Polyamorous families were handed a huge victory this year in Somerville, Massachusetts. The city, in an effort to expand access to healthcare and solutions during a crisis, broadened the definition of domestic partnerships to include families with more than two adults. This is an important step and it happened in a state that tends to be a leader in championing rights to legally maintain relationships that happen to fall outside of societal ‘norms.’ Massachusetts was the first state to legalize gay marriage back in 2004. It took more than a decade for the rest of the country to catch up, many states by force, when gay marriage was declared legal by the Supreme Court in June of 2015. The fascinating aspect of this new approach to domestic partnerships is the lack of insistence on defining your relationship at all. The drafter of the ordinance, Lance Davis, explained that “I don’t think it is the place of the government to tell people what is or is not a family. Defining families is something that historically we’ve gotten quite wrong as a society.” Legalizing polyamory is really legalizing love in all forms.
Are we on the verge of a new civil rights movement?
The legacy of polygamy in the United States sours many people on the idea of plural marriage or families. It’s understandable when considering religious based polygamous families tended to be more about control than love. Finding or becoming a sister wife historically was not about freedom of choice like it most often is today. The strange practice of marrying off young teenage girls to an adult male, and believing it was God’s will, is rightfully outlawed and viewed as despicable. It’s unfair, however, to place modern polygamists and other polyamorous people in the same box as these unsavory groups of the past.
Modern polyamory and polygamy are entirely different concepts based on everyone’s basic right to pursue whatever life with the people they love is right for them. People are starting to look at monogamy often with as much mistrust as monogamous people find with the idea of polyamory. If justice can play out in coming years, the worst aspects of monogamy will stop being hidden, or swept under a rug, and we can move away from the patriarchal stronghold we’ve been under for centuries.

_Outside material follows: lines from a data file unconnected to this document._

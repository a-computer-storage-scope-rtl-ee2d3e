// tb_intensity_modulator: for each intensity address, a fire pulse must give
// a store-Z pulse of the addressed width (1, 5, 10, 25 us at 10 cycles per
// us), starting one cycle after fire, from the addressed mono only.  The
// address may change once the pulse has started.
module tb_intensity_modulator;
  localparam int TPU = 10;
  localparam int WUS [4] = '{1, 5, 10, 25};
  logic clk = 1'b0, rst_n = 1'b0, fire = 1'b0;
  logic [1:0] int_addr = '0;
  logic store_z;
  logic [3:0] sel;
  int checks = 0, failures = 0;

  intensity_modulator dut (.clk, .rst_n, .fire, .int_addr, .store_z, .sel);

  always #5 clk = ~clk;

  task automatic check(input bit cond, input string what);
    checks++;
    if (!cond) begin failures++; $display("FAIL: %s", what); end
  endtask

  initial begin
    repeat (3) @(negedge clk);
    rst_n = 1'b1;
    repeat (2) @(negedge clk);
    check(!store_z && sel == 0, "idle");
    for (int rep = 0; rep < 2; rep++) begin
      for (int a = 0; a < 4; a++) begin
        int width;
        bit onehot_ok;
        width = 0;
        onehot_ok = 1'b1;
        @(negedge clk) begin int_addr = 2'(a); fire = 1'b1; end
        @(negedge clk) fire = 1'b0;
        int_addr = 2'(a + 1);
        while (store_z && width < 1000) begin
          if (sel != (4'b1 << a)) onehot_ok = 1'b0;
          @(negedge clk); width++;
        end
        check(width == WUS[a] * TPU, $sformatf("addr %0d width %0d", a, width));
        check(onehot_ok, $sformatf("addr %0d mono select", a));
        repeat (5) @(negedge clk);
        check(!store_z, "no second pulse");
      end
    end
    $display("TB_RESULT checks=%0d failures=%0d", checks, failures);
    $finish;
  end

  initial begin
    repeat (10000) @(posedge clk);
    failures++;
    $display("FAIL: watchdog");
    $display("TB_RESULT checks=%0d failures=%0d", checks, failures);
    $finish;
  end
endmodule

Imagine a world where heterosexual, homosexual, monogamous, or polyamorous relationships are not promoted or denounced. Society can reach a place where sexuality and relationships are a free space to explore the right things for each individual. Sexual intimacy doesn’t even need to be a factor, especially when it comes to the people we may choose as a life partner. One exciting factor in Somerville’s decision to recognize polyamorous families is it’s recognition that family is to be defined by individuals, therefore the nature of your domestic partnership is of no consequence under the new ordinance. For years we’ve told everyone that a family can only be one man, one woman, and however many kids they decide to have. The ‘nuclear family’ concept is promoted as the ideal while all other family structures are deemed somehow inferior, or even harmful. Correcting our approach to defining families will save many people from the soul crushing notion of failure that’s difficult to avoid when you aren’t considered ‘normal.’
As much as this new law will pull many families up out of ‘hiding,’ it won’t change as much as people might think. These families existed anyway. That’s the funny thing when laws exist to promote or punish people for loving and living certain ways, they only cause harm while producing almost none of the desired results. It’s better to embrace the reality that relationships and families will always be diverse. They come in all shapes and sizes. If you’re turned off by the idea of polygamy dating, consider this, isn’t it better to accept it rather than sending people off into isolation to do it anyway? Men that are seeking a sister wife aren’t inherently bad by nature (like some might assume) and a woman wanting to be a sister wife is no different than a woman wanting any kind of family of her own. It’s all natural and can be healthy if society can promote honest living instead of forcing everyone into limiting boxes. Polygamous families and polyamorous families will find better protection when they can be part of the mainstream, both legally and personally. The strange cults marrying underage girls to old men didn’t develop naturally. They came from being pushed into isolation and from a few bad seeds taking advantage of communities that either felt helpless or developed Stockholm Syndrome from years of living under such conditions.
Polygamy isn’t likely to get a stronghold in modern culture as much as general polyamory will. That’s also where we’ll find the most progress although we should be sure to include polygamy in the conversation.
Plural marriages are just a legal contract away from being the same thing as a poly family. Polyamorous dating has been growing fast in popularity so more and more people are becoming familiar with it and are no longer suspicious about it. Most people under 40 probably know at least one polyamorous family. Ultimately, the overall push needs to focus on offering some kind of recognition and equal treatment for any relationship two or more people decide to form in order to get through life together. Many relationships don't feel a need for any government recognition, but the day will come that it will be vital to protect the legal interests of your loved ones. Legal challenges from conservative groups are very likely in Somerville. It’s definitely a developing story to watch. Whatever the outcome is for now, they’ve opened a door that can’t be closed again. It’s time for all poly minded people and their supporters to start speaking out for fair treatment under the law, whatever that may turn out to be.